▶ **HOW TO COMPLETE THIS TASK**: Word for word, transcribe the data below from the line with "and m = 9 is" to the line with "original FSM's state", keeping both of those lines.

▶ **PROVIDED DATA**:
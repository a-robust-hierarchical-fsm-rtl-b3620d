# HFSM chip lock for active IC metering

A foundry that holds a design's masks can make more chips than it was
ordered to. Active metering stops those extra chips from working: every chip
powers up **locked**, and only the design house can tell the foundry how to
unlock one particular chip. This RTL implements such a lock as a
**hierarchical finite state machine (HFSM)** placed in front of the design's
own FSM, with a **physically unclonable function (PUF)** that makes the way
out different on every chip.

All chips from the same masks power up in the same state, `S_R`. From there
the lock must be walked through N layers, two clock steps per layer, to reach
`S_0`, the reset state of the original FSM. In each layer the chip's PUF picks
one of four paths. Each path accepts only one secret input value per step, and
that value is different on every path. So the key and the input sequence that
open one chip do not open another. A brute-force attacker has to guess
N·(2m−2) bits, where m is the width of the FSM's input.

## Structure

```
                  +------------------- metered_ic_top ---------------------+
puf_challenge --->| puf_model --4N bits--+--------------------------------->|---> puf_response
                  |                      v                                 |
key (2N) -------->|               hfsm_lock (N layers)                     |
in_bits (m) ----->|    layer 0: hfsm_layer ... layer N-1: hfsm_layer       |---> unlocked, lock_state
                  |               state register (layer, phase, path)      |
                  |                         | unlocked                     |
                  |                         v                              |
                  |    orig_fsm_rst_n = unlocked; orig_fsm_in gated  ------|---> to the original FSM
                  +--------------------------------------------------------+
```

| file | role |
|---|---|
| `rtl/hfsm_pkg.sv` | defaults, state type, and the functions that generate the lock's edge labels |
| `rtl/hfsm_layer.sv` | combinational transition logic of one five-state layer |
| `rtl/hfsm_lock.sv` | N layers plus the lock's state register; this is the lock |
| `rtl/puf_model.sv` | **behavioural model** of the PUF (not a circuit) |
| `rtl/metered_ic_top.sv` | the metered chip: PUF, lock and hand-over to the original FSM |

The original FSM is not included. The top only brings out the signals it
would use.

## How one layer works

A layer has a top state and four middle states S1..S4. While the chip is
locked, the m-bit transitional input `{b1 b2 b3 … bm}` is split in two
(`b1` is the MSB of `in_bits`):

* `{b1 b2}` selects an edge. It does **not** come from the input pins.
  The lock builds it from the PUF, so the two `b1 b2` pins are ignored while
  the chip is locked.
* `{b3 … bm}`, the remaining m−2 bits, must equal a secret value written on
  that edge. Only the design house knows these values.

**Step 1 (top → middle).** `{b1 b2}` is the layer's first PUF pair. The four
edges out of the top carry four different 2-bit codes, so whatever the PUF
says, exactly one edge is chosen. The step is taken only if `{b3 … bm}`
matches that edge's secret value.

**Step 2 (middle → next layer's top).** `{b1 b2}` is the layer's second PUF
pair XOR the layer's 2-bit key. Only one edge leaves each middle state. It is
taken only if `{b1 b2}` equals its code and `{b3 … bm}` equals its secret
value. The key therefore has to be the PUF pair XOR that edge's code, which
depends on the chip.

A step whose condition fails is not taken: the state holds, and the next
clock can try again. Nothing punishes a wrong guess. Guessing stays hopeless
only because there are so many bits to guess.

Layer 1 uses these edge codes:

| middle state | S1 | S2 | S3 | S4 |
|---|---|---|---|---|
| step-1 code `{b1 b2}` | 11 | 01 | 10 | 00 |
| step-2 code `{b1 b2}` | 01 | 10 | 11 | 00 |

For example, if the first PUF pair is `01`, step 1 goes to S2. If the second
pair is `10`, S2's code `10` needs key `00`.

## Where the secret comes from

In a real flow, the edge codes and the (m−2)-bit values are constants that
the designer writes into the state transition graph. They end up as
hard-wired logic in the netlist. Here they are produced from one 64-bit
parameter, `SECRET`, by pure functions in `hfsm_pkg`, so any N and m get a
full table without storing one:

* Layers 2..N: the step codes are `((path + h[1:0]) mod 4) XOR h[3:2]`,
  where `h = mix64(SECRET ^ {layer, step})`. This is always a permutation of
  the four codes.
* The secret inputs are `mix64(mix64(SECRET) ^ {layer, step, path})`,
  truncated to m−2 bits. `mix64` is the SplitMix64 finaliser.

These functions are evaluated only at elaboration time and reduce to
constants. Change `SECRET` to get a different lock. Replace the functions if
the design house has its own labelling. m must be between 3 and 66, and N
between 1 and 255.

## Unlocking protocol

1. The foundry applies the chip's PUF inputs (`puf_challenge`) and reads the
   4N-bit `puf_response`. Layer i uses response bits `[4i+3:4i]`:
   `[4i+3:4i+2]` picks the step-1 path and `[4i+1:4i]` is XORed with the key.
2. The design house finds, for each layer, the edge whose step-1 code equals
   the path pair. It returns three things:
   * the key, which is the XOR pair XOR the step-2 code of that edge, sent as
     `key[2i+1:2i]`;
   * the step-1 secret input of that edge;
   * the step-2 secret input of that edge.
   The testbench package `tb/unlock_calc_pkg.sv` does exactly this.
3. The foundry holds `key` and clocks in the 2N inputs, one per cycle. With
   every input right, `unlocked` rises **2N clocks** after reset is
   released.

The secret is 2N key bits plus 2N·(m−2) input bits, which is N·(2m−2) bits.
For the eight benchmark input widths (m = 9, 8, 11, 7, 19, 3, 8, 18), that
is 2^(16N), 2^(14N), 2^(20N), 2^(12N), 2^(36N), 2^(4N), 2^(14N) and 2^(34N)
guesses.

## Interface and timing (`metered_ic_top`)

| port | dir | width | meaning |
|---|---|---|---|
| `clk`, `rst_n` | in | 1 | clock; asynchronous active-low power-up reset to `S_R` |
| `puf_challenge` | in | CW | PUF inputs |
| `puf_response` | out | 4N | PUF readout |
| `key` | in | 2N | unlock key, held during unlocking |
| `in_bits` | in | M | transitional input, sampled on every rising edge |
| `unlocked` | out | 1 | lock is in `S_0` |
| `lock_state` | out | 12 | `{layer[7:0], phase[1:0], path[1:0]}` (`lock_state_t`) |
| `lock_step`, `lock_b12` | out | 1, 2 | a step is taken this clock; the `{b1 b2}` formed |
| `orig_fsm_rst_n` | out | 1 | original FSM held in reset (its `S_0`) until unlocked |
| `orig_fsm_in` | out | M | `in_bits` once unlocked, zero while locked |

The parameters are N = 10 layers, M = 9 and CW = 64, plus `SECRET` and
`CHIP_ID`. N = 10 is the largest number of layers evaluated for the scheme,
and m = 9 is the first benchmark's (styr) input width. Once reached, `S_0`
is left only through reset. The lock itself has 12 flip-flops and about 280
word-level cells.

## Design choices beyond the scheme

The scheme fixes the five-state layers, the split of the input, the
PUF-selected path, the XOR of the second PUF pair with a 2-bit key, the 4N
PUF bits and 2N key bits, the fixed power-up state and the 2N steps to `S_0`.
This RTL chose the following itself:

* **Separate lock.** The scheme merges the lock into the original FSM's state
  graph. Here the lock is a separate FSM that holds the original FSM in reset
  and gates its input until unlocked.
* **State encoding.** The lock stores (layer, phase, path) instead of one
  code per state.
* **Wrong inputs.** A step with a wrong input holds the state. There is no
  trap state and no retry limit.
* **Bit numbering.** The numbering of PUF and key bits per layer, and b1 as
  the MSB of the input, are this design's choice.
* **Key entry.** The key is a plain 2N-bit input. How it enters the chip
  (pins, fuses, a register) is left open.
* **Edge labels.** The labels of layers 2..N and all secret input values are
  generated as described above.
* **PUF model.** The PUF is a noise-free model, `mix64` over
  (`CHIP_ID`, challenge). `CHIP_ID` stands in for process variation. A real
  chip needs a real PUF macro with stable (error-corrected) responses. The
  64-bit challenge width is arbitrary.

## Verification

Each testbench prints `TB_RESULT checks=… failures=…`:

| testbench | what it shows |
|---|---|
| `tb/hfsm_layer_tb.sv` | the layer-1 worked example above; four distinct codes per step; 4000 random stimuli against a reference model |
| `tb/hfsm_lock_tb.sv` | 40 unlocks at N=10, m=9 with the exact state checked each clock and 2N-clock latency; holds on wrong input or key; `S_0` sticks; reset relocks; another chip's key fails; brute force on N=1, m=3: exactly 1 of 16 guesses opens |
| `tb/puf_model_tb.sv` | stable responses, different chips differ (about 50 % Hamming distance), balanced bits, every challenge bit matters |
| `tb/metered_ic_top_tb.sv` | full protocol on two chips: readout, key computation, unlock with wrong tries mixed in, hand-over, foreign key rejected, relock; counts every mechanism |
| `tb/metered_ic_top_full_tb.sv` | one complete unlock of the top at its default parameters |
| `tb/hfsm_workloads_tb.sv` | all eight benchmark widths × N = 1, 5, 10: unlock in 2N clocks, and each of the N·(2m−2) secret bits is checked by the lock |

To run one with plain Verilator:

```
verilator --binary --timing --assert --top-module hfsm_lock_tb \
    -y rtl -y tb +libext+.sv rtl/hfsm_pkg.sv tb/unlock_calc_pkg.sv tb/hfsm_lock_tb.sv
./obj_dir/Vhfsm_lock_tb
```

`hfsm_lock` also carries assertions: the layer index stays in range, `S_0`
sticks, and no two steps fire in one clock.

## Not included

* **The original FSM.** This is the protected design itself; connect it to
  `orig_fsm_rst_n` and `orig_fsm_in`.
* **The design house's path calculation.** This is software and lives at the
  design house. A model of it is in `tb/unlock_calc_pkg.sv`.
* **A physical PUF.** Only the behavioural model is provided.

▶ **EXERCISE ANSWER**:
and m = 9 is the first benchmark's (styr) input width. Once reached, `S_0`
is left only through reset. The lock itself has 12 flip-flops and about 280
word-level cells.

## Design choices beyond the scheme

The scheme fixes the five-state layers, the split of the input, the
PUF-selected path, the XOR of the second PUF pair with a 2-bit key, the 4N
PUF bits and 2N key bits, the fixed power-up state and the 2N steps to `S_0`.
This RTL chose the following itself:

* **Separate lock.** The scheme merges the lock into the original FSM's state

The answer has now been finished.